As far as looks go the males have the blue bodies with the orange dorsal fin and the females are easy to get in OB correct? I just want the orange to add another color to the tank. I would like to add some red but I don't know what I could add that couldn't possibly breed with my yellow labs to give me hybrids. I was told the red zebras are out of the question. :roll:


----------



## why_spyder (Mar 2, 2006)

SpeedFreak said:


> As far as looks go the males have the blue bodies with the orange dorsal fin and the females are easy to get in OB correct?


That is just one of the many geographical variant color combinations. Zimbawe Rocks location has that combination, but so does a couple others. There is also all blue males, blue/orange body males, orange/blue body males, etc., etc.


----------



## bulldogg7 (Mar 3, 2003)

fuelleborni males also come in OB


----------



## cichlidaholic (Dec 7, 2005)

I've had the same experience as why_spyder with these. My trewavasae males were terrors, my fuelleborni males weren't so bad.


----------



## SpeedFreak (Mar 14, 2008)

Smaller is better since it will most likely be the dominant fish in the tank Let me know if you can help or if you know anyone...lol

in the last week i've been to every major fish store in my area and none of them have them.


----------



## kingdave (Mar 9, 2007)

If you are willing to travel to Northern Virginia, I know where you can get some Trewavasae.


----------



## Dave (Feb 9, 2003)

Please keep the trade/sale offers to PMs.


----------



## CichlidMan81 (Oct 24, 2006)

I have a 4.2 ratio in my 120 with other adult mbunas and my Mpanga Red males get along fine and there adults too. Been in the tank together for almost 3 months now.


----------



## SpeedFreak (Mar 14, 2008)

CichlidMan81 said:


> I have a 4.2 ratio in my 120 with other adult mbunas and my Mpanga Red males get along fine and there adults too. Been in the tank together for almost 3 months now.


whats the 4.2 ratio mean?


----------



## cichlidaholic (Dec 7, 2005)

It probably means 4 females and 2 males.

But beware...2 males of a species generally don't work as well as 1 or 3...


----------



## SpeedFreak (Mar 14, 2008)

cichlidaholic said:


> It probably means 4 females and 2 males.
> 
> But beware...2 males of a species generally don't work as well as 1 or 3...


ok i'll keep that in mind. one or a group of them like demasoni


----------



## cichlidaholic (Dec 7, 2005)

You'd need a really big tank for a large group of fuelleborni or trewavasae.
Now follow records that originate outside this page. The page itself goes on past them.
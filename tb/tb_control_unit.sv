// tb_control_unit: self-checking test of the control unit (signal creator
// plus C_ij OR network).
//
// Two instances: the 8-node unit (n = 3) and a 32-node unit (n = 5), each
// with a short dwell time. Every cycle the test checks every control term
// against its definition: for configuration k the one-hot bits give
// C_ij = 1 exactly when i <= k <= j. For n = 3 it also checks the six terms
// against the values listed for the three 8-node configurations
// (C00 C01 C02 C11 C12 C22 = 111000, 011110, 001011). Each configuration
// must be visited, and each must last DWELL cycles.
module tb_control_unit;
  import mr_pkg::*;

  int checks = 0;
  int failures = 0;

  logic clk = 1'b0;
  logic rst_n = 1'b0;
  always #5 clk = ~clk;

  // 8-node unit.
  logic [1:0] cfg3;
  logic [2:0] c3;
  logic       first3, last3;
  logic [5:0] cij3;
  control_unit #(.N_LOG(3), .DWELL(4)) dut3 (
    .clk(clk), .rst_n(rst_n), .en(1'b1), .cfg(cfg3), .c(c3),
    .cfg_first(first3), .cfg_last(last3), .cij(cij3));

  // 32-node unit.
  logic [2:0]  cfg5;
  logic [4:0]  c5;
  logic        first5, last5;
  logic [14:0] cij5;
  control_unit #(.N_LOG(5), .DWELL(3)) dut5 (
    .clk(clk), .rst_n(rst_n), .en(1'b1), .cfg(cfg5), .c(c5),
    .cfg_first(first5), .cfg_last(last5), .cij(cij5));

  // Printed 8-node control terms, bit order C00 C01 C02 C11 C12 C22 (MSB first).
  localparam logic [5:0] CIJ8 [3] = '{6'b111000, 6'b011110, 6'b001011};

  int seen3 [3];
  int seen5 [5];

  initial begin
    repeat (500) @(posedge clk);
    failures++;
    $display("FAIL watchdog expired");
    $display("TB_RESULT checks=%0d failures=%0d", checks, failures);
    $finish;
  end

  initial begin
    int len3, len5;
    logic [2:0] prev3;
    logic [2:0] prev5;
    repeat (2) @(posedge clk);
    @(negedge clk);
    rst_n = 1'b1;
    len3 = 0; len5 = 0; prev3 = 3'(cfg3); prev5 = cfg5;
    for (int cyc = 0; cyc < 60; cyc++) begin
      @(negedge clk);
      // Definition check, n = 3.
      for (int i = 0; i < 3; i++)
        for (int j = i; j < 3; j++) begin
          checks++;
          if (cij3[cij_index(3, i, j)] !== (i <= int'(cfg3) && int'(cfg3) <= j)) begin
            failures++;
            $display("FAIL n=3 cfg=%0d C%0d%0d=%0d", cfg3, i, j, cij3[cij_index(3, i, j)]);
          end
        end
      // Printed values, n = 3.
      checks++;
      if ({cij3[0], cij3[1], cij3[2], cij3[3], cij3[4], cij3[5]} !== CIJ8[cfg3]) begin
        failures++;
        $display("FAIL n=3 cfg=%0d terms %b, expected %b", cfg3,
                 {cij3[0], cij3[1], cij3[2], cij3[3], cij3[4], cij3[5]}, CIJ8[cfg3]);
      end
      // Definition check, n = 5.
      for (int i = 0; i < 5; i++)
        for (int j = i; j < 5; j++) begin
          checks++;
          if (cij5[cij_index(5, i, j)] !== (i <= int'(cfg5) && int'(cfg5) <= j)) begin
            failures++;
            $display("FAIL n=5 cfg=%0d C%0d%0d=%0d", cfg5, i, j, cij5[cij_index(5, i, j)]);
          end
        end
      checks++;
      if (c5 !== 5'(1 << cfg5) || c3 !== 3'(1 << cfg3)) begin
        failures++;
        $display("FAIL one-hot bits c3=%b c5=%b", c3, c5);
      end
      // Dwell lengths.
      len3++; len5++;
      if (3'(cfg3) != prev3) begin
        checks++;
        if (len3 != 4) begin
          failures++;
          $display("FAIL n=3 configuration %0d lasted %0d cycles", prev3, len3);
        end
        seen3[cfg3]++; len3 = 0; prev3 = 3'(cfg3);
      end
      if (cfg5 != prev5) begin
        checks++;
        if (len5 != 3) begin
          failures++;
          $display("FAIL n=5 configuration %0d lasted %0d cycles", prev5, len5);
        end
        seen5[cfg5]++; len5 = 0; prev5 = cfg5;
      end
    end
    for (int i = 0; i < 3; i++) begin
      checks++;
      if (seen3[i] == 0) begin failures++; $display("FAIL n=3 configuration %0d never seen", i); end
    end
    for (int i = 0; i < 5; i++) begin
      checks++;
      if (seen5[i] == 0) begin failures++; $display("FAIL n=5 configuration %0d never seen", i); end
    end
    $display("TB_RESULT checks=%0d failures=%0d", checks, failures);
    $finish;
  end
endmodule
They are one of the more aggressive mbuna, and can get quite large.

I've had best luck keeping them 1 male to 3-4 females. :thumb:


----------



## SpeedFreak (Mar 14, 2008)

yeah thats what i've been told. I read that the OB males don't mate as well is that true in a fish tank? I was also worried if I got a blue male with some of the dark barring if the demasoni would possibly mess with it since it would look similar


----------



## cichlidaholic (Dec 7, 2005)

My OB male was quite busy with 3 females, and we had so many fry from them that we wound up allowing most to be released in the main tank, so I don't believe there is any truth to what you were told.

I really can't see demasoni having an issue with a barred male fuelleborni, they don't look anything alike in person.

Just keep in mind that they can easily take over a tank with their aggression. I've kept fuelleborni and trewavasae, and males can really be a pain.


----------



## Justin1982 (May 28, 2008)

"Just keep in mind that they can easily take over a tank with their aggression. I've kept fuelleborni and trewavasae, and males can really be a pain"[/quote]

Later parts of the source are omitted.